_DIRECTIONS FOR THIS TASK:_ Would you please output, word for word, the span of the listing below that opens on the line containing "assign taken = pc_ctrl.jump" and closes on the line containing "example (JMP +3 at"? Include both ends and nothing more.

_DATA RECORDS:_
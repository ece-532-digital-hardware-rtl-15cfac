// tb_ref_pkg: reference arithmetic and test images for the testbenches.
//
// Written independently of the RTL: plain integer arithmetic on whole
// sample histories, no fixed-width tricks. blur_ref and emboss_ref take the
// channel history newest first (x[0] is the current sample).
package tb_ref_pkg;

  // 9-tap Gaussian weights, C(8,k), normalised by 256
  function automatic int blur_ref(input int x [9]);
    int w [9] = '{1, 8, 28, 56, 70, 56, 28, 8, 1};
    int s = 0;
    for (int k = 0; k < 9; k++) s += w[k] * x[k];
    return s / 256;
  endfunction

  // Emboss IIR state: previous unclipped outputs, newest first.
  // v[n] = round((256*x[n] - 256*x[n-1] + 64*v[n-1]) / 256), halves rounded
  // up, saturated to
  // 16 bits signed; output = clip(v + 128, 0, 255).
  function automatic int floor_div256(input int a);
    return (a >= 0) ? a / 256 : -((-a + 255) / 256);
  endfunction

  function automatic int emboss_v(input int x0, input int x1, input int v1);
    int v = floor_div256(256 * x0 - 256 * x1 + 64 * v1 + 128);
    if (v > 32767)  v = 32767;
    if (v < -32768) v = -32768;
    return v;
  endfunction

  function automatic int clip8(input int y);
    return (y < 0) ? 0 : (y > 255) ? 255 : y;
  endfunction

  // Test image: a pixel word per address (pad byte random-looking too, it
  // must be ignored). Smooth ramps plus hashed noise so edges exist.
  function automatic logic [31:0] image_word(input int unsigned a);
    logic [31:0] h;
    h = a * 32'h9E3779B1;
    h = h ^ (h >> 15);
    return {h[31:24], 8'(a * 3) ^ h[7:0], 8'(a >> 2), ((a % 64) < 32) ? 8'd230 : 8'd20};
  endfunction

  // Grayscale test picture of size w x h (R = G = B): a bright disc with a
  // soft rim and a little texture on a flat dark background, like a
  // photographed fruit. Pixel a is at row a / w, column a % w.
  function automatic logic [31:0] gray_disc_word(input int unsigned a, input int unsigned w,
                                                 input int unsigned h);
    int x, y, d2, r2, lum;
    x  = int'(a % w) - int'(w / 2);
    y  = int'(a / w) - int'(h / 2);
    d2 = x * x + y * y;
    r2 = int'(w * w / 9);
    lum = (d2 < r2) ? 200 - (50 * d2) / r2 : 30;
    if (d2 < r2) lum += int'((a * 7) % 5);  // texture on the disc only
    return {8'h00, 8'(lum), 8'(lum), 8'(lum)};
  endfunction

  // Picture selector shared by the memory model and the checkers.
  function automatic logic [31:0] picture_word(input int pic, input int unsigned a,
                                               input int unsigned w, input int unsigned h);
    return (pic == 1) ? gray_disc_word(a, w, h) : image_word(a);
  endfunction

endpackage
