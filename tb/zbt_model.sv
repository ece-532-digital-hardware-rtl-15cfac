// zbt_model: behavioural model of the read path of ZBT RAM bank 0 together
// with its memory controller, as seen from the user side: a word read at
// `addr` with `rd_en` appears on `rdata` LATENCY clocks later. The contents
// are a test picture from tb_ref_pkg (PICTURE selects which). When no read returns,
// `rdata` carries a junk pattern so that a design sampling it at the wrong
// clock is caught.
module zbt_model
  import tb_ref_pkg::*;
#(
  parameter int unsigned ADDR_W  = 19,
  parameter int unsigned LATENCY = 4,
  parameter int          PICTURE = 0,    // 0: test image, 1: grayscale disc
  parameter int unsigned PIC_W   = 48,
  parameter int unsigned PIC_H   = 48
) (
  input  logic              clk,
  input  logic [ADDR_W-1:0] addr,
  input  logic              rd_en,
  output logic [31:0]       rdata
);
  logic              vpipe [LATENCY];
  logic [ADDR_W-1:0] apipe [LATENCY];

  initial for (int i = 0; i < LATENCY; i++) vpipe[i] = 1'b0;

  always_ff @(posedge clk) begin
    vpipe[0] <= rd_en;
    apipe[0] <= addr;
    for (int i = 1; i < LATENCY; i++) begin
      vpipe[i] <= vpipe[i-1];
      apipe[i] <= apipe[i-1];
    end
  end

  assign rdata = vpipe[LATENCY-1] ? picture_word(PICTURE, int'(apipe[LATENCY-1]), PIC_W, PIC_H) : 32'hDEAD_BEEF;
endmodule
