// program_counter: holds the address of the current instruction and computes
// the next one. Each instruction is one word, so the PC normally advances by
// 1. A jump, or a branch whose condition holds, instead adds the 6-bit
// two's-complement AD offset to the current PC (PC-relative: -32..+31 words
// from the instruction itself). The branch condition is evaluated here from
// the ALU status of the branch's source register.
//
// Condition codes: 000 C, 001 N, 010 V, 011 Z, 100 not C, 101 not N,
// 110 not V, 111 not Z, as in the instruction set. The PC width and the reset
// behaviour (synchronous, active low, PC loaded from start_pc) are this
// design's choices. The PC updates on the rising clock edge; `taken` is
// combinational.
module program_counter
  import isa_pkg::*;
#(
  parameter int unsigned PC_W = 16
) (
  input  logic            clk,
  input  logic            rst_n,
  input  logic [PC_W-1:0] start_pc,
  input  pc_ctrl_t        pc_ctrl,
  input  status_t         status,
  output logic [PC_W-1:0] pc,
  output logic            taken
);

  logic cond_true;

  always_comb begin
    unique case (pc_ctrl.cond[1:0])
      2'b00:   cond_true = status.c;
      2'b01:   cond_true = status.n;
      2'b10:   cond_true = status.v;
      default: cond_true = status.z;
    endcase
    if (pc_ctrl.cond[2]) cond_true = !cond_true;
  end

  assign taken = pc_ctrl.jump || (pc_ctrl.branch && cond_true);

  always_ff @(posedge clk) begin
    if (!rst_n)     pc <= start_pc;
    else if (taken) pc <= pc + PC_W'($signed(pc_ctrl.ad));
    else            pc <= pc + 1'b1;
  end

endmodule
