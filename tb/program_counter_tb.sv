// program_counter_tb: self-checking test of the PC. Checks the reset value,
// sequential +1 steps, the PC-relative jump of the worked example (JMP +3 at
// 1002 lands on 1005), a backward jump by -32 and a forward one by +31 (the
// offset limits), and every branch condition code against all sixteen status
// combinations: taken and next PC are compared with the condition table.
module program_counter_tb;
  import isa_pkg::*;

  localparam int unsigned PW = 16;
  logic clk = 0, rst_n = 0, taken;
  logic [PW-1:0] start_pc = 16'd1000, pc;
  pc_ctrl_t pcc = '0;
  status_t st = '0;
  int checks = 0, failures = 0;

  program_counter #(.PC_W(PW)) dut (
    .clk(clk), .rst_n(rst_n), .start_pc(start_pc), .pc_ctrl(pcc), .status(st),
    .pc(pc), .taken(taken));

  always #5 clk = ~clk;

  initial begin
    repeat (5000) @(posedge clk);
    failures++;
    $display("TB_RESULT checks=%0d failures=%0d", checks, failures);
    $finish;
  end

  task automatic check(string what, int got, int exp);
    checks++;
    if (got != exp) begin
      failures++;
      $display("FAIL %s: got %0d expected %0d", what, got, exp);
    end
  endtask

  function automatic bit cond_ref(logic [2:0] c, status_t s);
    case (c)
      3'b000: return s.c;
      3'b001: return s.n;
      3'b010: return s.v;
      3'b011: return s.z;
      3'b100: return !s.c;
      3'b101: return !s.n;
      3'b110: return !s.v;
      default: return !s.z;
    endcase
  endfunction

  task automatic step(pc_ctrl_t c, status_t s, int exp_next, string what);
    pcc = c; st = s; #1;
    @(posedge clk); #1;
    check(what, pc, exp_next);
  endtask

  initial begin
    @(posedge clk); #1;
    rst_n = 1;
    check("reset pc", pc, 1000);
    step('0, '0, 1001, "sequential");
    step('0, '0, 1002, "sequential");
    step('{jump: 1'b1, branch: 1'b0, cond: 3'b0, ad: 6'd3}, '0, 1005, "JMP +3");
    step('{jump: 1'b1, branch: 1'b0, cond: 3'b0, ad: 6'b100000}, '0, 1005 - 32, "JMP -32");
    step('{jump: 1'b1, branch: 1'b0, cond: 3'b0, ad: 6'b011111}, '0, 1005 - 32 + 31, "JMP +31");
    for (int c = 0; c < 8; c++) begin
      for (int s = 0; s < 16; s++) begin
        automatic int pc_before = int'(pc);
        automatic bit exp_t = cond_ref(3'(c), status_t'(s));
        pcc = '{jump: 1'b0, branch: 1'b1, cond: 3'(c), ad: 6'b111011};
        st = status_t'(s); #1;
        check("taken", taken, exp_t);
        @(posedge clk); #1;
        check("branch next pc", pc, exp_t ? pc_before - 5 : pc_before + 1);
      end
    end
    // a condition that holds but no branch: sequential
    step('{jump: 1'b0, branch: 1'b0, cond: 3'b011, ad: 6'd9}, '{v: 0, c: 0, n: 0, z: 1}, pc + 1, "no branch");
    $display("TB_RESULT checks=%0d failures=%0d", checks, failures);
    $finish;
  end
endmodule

_ANSWER SECTION:_
  assign taken = pc_ctrl.jump || (pc_ctrl.branch && cond_true);

  always_ff @(posedge clk) begin
    if (!rst_n)     pc <= start_pc;
    else if (taken) pc <= pc + PC_W'($signed(pc_ctrl.ad));
    else            pc <= pc + 1'b1;
  end

endmodule
filename tb/program_counter_tb.sv
// program_counter_tb: self-checking test of the PC. Checks the reset value,
// sequential +1 steps, the PC-relative jump of the worked example (JMP +3 at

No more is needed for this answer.